New! The Bridge:Transcript of my comments on Vicky Frost’s Guardian Blog on the Bridge:final two episodes:chat posted on Blog an there 27th May 2012:See also main write up of Last two episodes here will be in the list on left


    link hasn’t worked for some reason:see this article in the Independent, called ‘Hard acts to follow:ballsy TV heroines keep on coming’ dated 27th May 2012
    where the creator of the Bridge describes how they deliberately swopped gender stereotypes:making Martin a woman and Saga a man:
    “We wanted to get away from a Swedish cliche’ of what middle aged Police officers are like..
    We put more female characteristics on him”
    the writer of the article, Gerard Gilbert (just to be clear) continues:
    “You don’t have to be a feminist to ask why, for a woman to be single minded and very good at her job, she has to be somewhere on the autistic spectrum”
    indeed-you don’t have to be a feminist..
    “We didn’t diagnose Saga” says Rosenfeldt (the creator of The Bridge)
    “but then when we aired the show it turned out that we’d created an Aspergers personality”
    so:as i have pointed out before on here:the fact that they made Saga a male stereotype led people to diagnose her as as having a condition!
    Just like with Sarah Lund, such a woman must have to be ‘odd’ when she is just acting like a man!. Cue the plenteous patronising and incorrect statements declaring that Saga has Aspergers and that this has been said by x member/writer of the show..
    Oh, and isn’t she doing well , considering
    When it is simply not true.
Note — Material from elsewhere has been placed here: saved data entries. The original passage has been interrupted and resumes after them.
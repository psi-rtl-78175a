// tb_cp_counters_regs: random load/increment/clear strobes and event
// parameters against a model of the counters and the parameter registers.
module tb_cp_counters_regs;
  import psi_pkg::*;
  localparam int N = 2, W = 7;
  int checks = 0, failures = 0;
  logic clk = 0, rst_n = 0;
  logic [N-1:0] load, inc, clr;
  logic ev_valid;
  psi_params_t par, par_q, m_par;
  logic [PTR_W-1:0] ptr, ptr_q, m_ptr;
  logic [N-1:0][W-1:0] ctr, m_ctr;

  cp_counters_regs #(.N(N), .W(W)) dut (.clk, .rst_n, .load_i(load), .inc_i(inc), .clr_i(clr),
    .ev_valid_i(ev_valid), .par_i(par), .ptr_i(ptr), .ctr_o(ctr), .par_o(par_q), .ptr_o(ptr_q));

  always #5 clk = ~clk;

  initial begin
    repeat (5000) @(posedge clk);
    failures++;
    $display("TB_RESULT checks=%0d failures=%0d", checks, failures);
    $finish;
  end

  initial begin
    load = '0; inc = '0; clr = '0; ev_valid = 0; par = '0; ptr = '0;
    m_ctr = '0; m_par = '0; m_ptr = '0;
    repeat (2) @(posedge clk);
    @(negedge clk) rst_n = 1;
    for (int n = 0; n < 1500; n++) begin
      load = N'($urandom_range(0, 3) == 0 ? $urandom : 0);
      inc  = N'($urandom);
      clr  = N'($urandom_range(0, 7) == 0 ? $urandom : 0);
      ev_valid = $urandom_range(0, 1);
      par = psi_params_t'($urandom);
      ptr = PTR_W'($urandom);
      @(posedge clk);
      for (int i = 0; i < N; i++) begin
        if (clr[i]) m_ctr[i] = '0;
        else if (load[i]) m_ctr[i] = par.nr;
        else if (inc[i]) m_ctr[i] = W'(m_ctr[i] + 1);
      end
      if (ev_valid) begin m_par = par; m_ptr = ptr; end
      @(negedge clk);
      checks++;
      if (ctr !== m_ctr || par_q !== m_par || ptr_q !== m_ptr) begin
        failures++;
        $display("FAIL n=%0d ctr=%h model=%h", n, ctr, m_ctr);
      end
    end
    $display("TB_RESULT checks=%0d failures=%0d", checks, failures);
    $finish;
  end
endmodule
Saying it is so doesn’t make it so!
    What are the show creators meant to say when asked? of course they have to be diplomatic as above. Otherwise they could be seen as being tactless or unkind to people with Aspergers or autism. When all that has happened is that people have projected this condition onto the actress who is acting ‘male’!
    as the article says:
    !”The modern television heroine is increasingly likely to act like an anti-social, obsessive male. or as Danish actress Sophie Grabol famously said to the writers of The Killing when they tried giving her workaholic detective Sarah Lund a love life;
    “I am Clint Eastwood..he doesn’t have a girlfriend”
    i find it a fascinating phenomenon that the condition of Aspergers has become, along with autism, irredeemably attached to these female heroines simply for displaying the exact same qualities as time honoured and respected poker faced Male Detectives/heroes who likewise are and entirely unbothered with social niceties or touch feely stuff. Clint Eastwood being a classic example.
    The words Aspergers and autism are memes, or rather a dramatic memes that have become projected and then transposed onto these women characters who are only acting like a male detective. Upon whom nobody would ever pathologise a condition or even mention their behaviour as being in any way an ‘oddity’..
    teaching us a lot about gender stereotypes and our rejection of a male stereotype only when enacted by a woman along the way..Oh and such behaviour whilst admitted in the show as ‘odd’ was never meant to mean anything more than that.
    Interestingly:such behaviour is considered to be a bit more than odd and must derive from an actual disorder only when displayed by a woman. Not when a man is doing the very same thing. So similar behaviour in a man is not seen as a symptom of any condition nor is it even remarked upon or excused by any label, the mildest apparently being ‘odd’..
    Presumably the alternative gender stereotype of a woman must have to include her being necessarily sympathetic, empathetic, caring, touchy feely and all lovey dovey. So any stepping outside this restricted area gets alarm bells ringing! the poor thing, she must have a
    condition since she’s acting just so unwomanly...
    So:such behaviour in a man is all hunky dory but taken out of a male context is now seen as socially unacceptable & even a little cruel? the level and amount by which the exact same behaviour is ceaselessly diagnosed & pathologised in a woman shows up the glaring and restrictive stereotypes of what must be considered to be womanly behaviour..
    & just how far we perceive the woman to have strayed from her gender stereotype & just how terribly unwomanly it is of her to have done so.
    Whilst at the same time: strangely and unfairly having to classify her as necessarily passively suffering from a condition to have done so. eg. she can’t just be like that, like Clint, like Bruce Willis, like equally unsmiling & uncaring James Bond, like each & every other male Detective except for bumbling and shambolic Martin, whose female characteristics were acceptable.
    It also shows us just how very traditional the gender stereotype for a woman still is. if this is what happens when it is traduced..
    So:male stereotyped behaviour is seen as odd, cold, cruel & necessitating a diagnosed disorder only when displayed by a woman! Otherwise, it’s all cool!

  • clarissima

    26 May 2012 3:02PM
    hi@pdboxer, Yes, i agree with you. i also found light and humour when i think about it, in The Bridge, however what humour there was in The Bridge, was precious and sparse..Charlotte mainly for me!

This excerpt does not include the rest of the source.